**WHAT YOU HAVE TO DO**
Lines from the start of the data through the line containing "follow, so a" must be given again exactly. Leave the others out.

Collected data
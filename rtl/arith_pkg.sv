// arith_pkg: elaboration-time helpers shared by the adders and the multiplier.
//
// Square-root carry select adder partitioning: bits [1:0] are a 2-bit ripple
// carry adder, then carry-select groups of 2, 3, 4, 5, ... bits follow, so a
// 16-bit adder is split as [1:0] [3:2] [6:4] [10:7] [15:11]. The last group is
// cut short when the width does not end on a group boundary.
//
// Reduced complexity Wallace reduction: in every stage the rows of the
// partial-product matrix are split into groups of three. In each column of a
// group, three bits go into a full adder (sum to the group's sum row, carry to
// the next column of its carry row); one or two bits move to the next stage
// unchanged. A half adder is used only where two bits meet a column whose
// carry-row slot is already taken by the carry from the column below. Rows
// left over after grouping pass unchanged. The functions below replay that
// rule on valid-bit masks, so the multiplier's generate loops can size and
// wire every stage.
package arith_pkg;

  // ---- SQRT CSLA partitioning -------------------------------------------
  // Group 0 is the RCA on bits [1:0]; group g >= 1 has g+1 bits.
  function automatic int csla_lo(input int g);
    int lo;
    lo = 0;
    for (int j = 0; j < g; j++) lo += (j == 0) ? 2 : j + 1;
    return lo;
  endfunction

  function automatic int csla_ngroups(input int width);
    int g;
    g = 0;
    while (csla_lo(g) < width) g++;
    return g;
  endfunction

  function automatic int csla_size(input int g, input int width);
    int sz;
    sz = (g == 0) ? 2 : g + 1;
    if (csla_lo(g) + sz > width) sz = width - csla_lo(g);
    return sz;
  endfunction

  // ---- Reduced complexity Wallace reduction --------------------------------
  localparam int MAX_COLS = 128;
  localparam int MAX_ROWS = 64;

  // Operation applied to one column of a group of three rows.
  localparam int OP_NONE  = 0;  // no bit: nothing
  localparam int OP_PASS1 = 1;  // one bit: moved to the sum row
  localparam int OP_PASS2 = 2;  // two bits: moved to the sum and carry rows
  localparam int OP_HA    = 3;  // two bits, carry row slot taken: half adder
  localparam int OP_FA    = 4;  // three bits: full adder

  typedef logic [MAX_COLS-1:0]   colmask_t;
  typedef logic [3*MAX_COLS-1:0] opvec_t;
  typedef logic [MAX_ROWS-1:0][MAX_COLS-1:0] maskset_t;

  // Number of rows at the input of stage s: every group of three rows
  // becomes two, the one or two rows left over pass unchanged.
  function automatic int rcw_rows(input int w, input int s);
    int r;
    r = w;
    for (int st = 0; st < s; st++) r = 2 * (r / 3) + r % 3;
    return r;
  endfunction

  // Stages needed to bring the matrix down to two rows.
  function automatic int rcw_stages(input int w);
    int s;
    s = 0;
    while (rcw_rows(w, s) > 2) s++;
    return s;
  endfunction

  // Column operations of one group, from the valid-bit masks of its rows.
  // A column's carry-row slot is taken when the column below it used an adder.
  function automatic opvec_t rcw_group_ops(input colmask_t m0, input colmask_t m1,
                                           input colmask_t m2, input int ncols);
    opvec_t ops;
    logic   taken;
    int     n, op;
    ops   = '0;
    taken = 1'b0;
    for (int c = 0; c < ncols; c++) begin
      n = int'(m0[c]) + int'(m1[c]) + int'(m2[c]);
      case (n)
        3:       op = OP_FA;
        2:       op = taken ? OP_HA : OP_PASS2;
        1:       op = OP_PASS1;
        default: op = OP_NONE;
      endcase
      ops[3*c +: 3] = 3'(op);
      taken = (op == OP_FA || op == OP_HA);
    end
    return ops;
  endfunction

  // Valid-bit mask of row r at the input of stage s. Stage 0 is the
  // triangular AND-gate matrix: row i holds bits i .. i+w-1.
  function automatic colmask_t rcw_mask(input int w, input int s, input int r);
    maskset_t m, mn;
    colmask_t ms, mk, one;
    opvec_t   ops;
    int       rows, ng, op;
    one = colmask_t'(1);
    m   = '0;
    for (int i = 0; i < w; i++) m[i] = ((one << w) - one) << i;
    rows = w;
    for (int st = 0; st < s; st++) begin
      ng = rows / 3;
      mn = '0;
      for (int g = 0; g < ng; g++) begin
        ops = rcw_group_ops(m[3*g], m[3*g+1], m[3*g+2], 2 * w);
        ms  = '0;
        mk  = '0;
        for (int c = 0; c < 2 * w; c++) begin
          op = int'(ops[3*c +: 3]);
          if (op != OP_NONE)  ms = ms | (one << c);
          if (op == OP_PASS2) mk = mk | (one << c);
          if ((op == OP_FA || op == OP_HA) && c + 1 < 2 * w) mk = mk | (one << (c + 1));
        end
        mn[2*g]   = ms;
        mn[2*g+1] = mk;
      end
      for (int j = 0; j < rows % 3; j++) mn[2*ng+j] = m[3*ng+j];
      rows = 2 * ng + rows % 3;
      m    = mn;
    end
    return m[r];
  endfunction

  // Whether row r holds a bit in column c at the input of stage s.
  function automatic bit rcw_valid(input int w, input int s, input int r, input int c);
    colmask_t m;
    m = rcw_mask(w, s, r);
    return bit'(m >> c);
  endfunction

  // Operation on column c of group g (rows 3g .. 3g+2) in stage s.
  function automatic int rcw_op(input int w, input int s, input int g, input int c);
    opvec_t   ops;
    colmask_t m0, m1, m2;
    if (c < 0) return OP_NONE;
    m0  = rcw_mask(w, s, 3*g);
    m1  = rcw_mask(w, s, 3*g+1);
    m2  = rcw_mask(w, s, 3*g+2);
    ops = rcw_group_ops(m0, m1, m2, 2 * w);
    return int'(ops[3*c +: 3]);
  endfunction

endpackage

**EXERCISE RESPONSE**
filename rtl/arith_pkg.sv
// arith_pkg: elaboration-time helpers shared by the adders and the multiplier.
//
// Square-root carry select adder partitioning: bits [1:0] are a 2-bit ripple
// carry adder, then carry-select groups of 2, 3, 4, 5, ... bits follow, so a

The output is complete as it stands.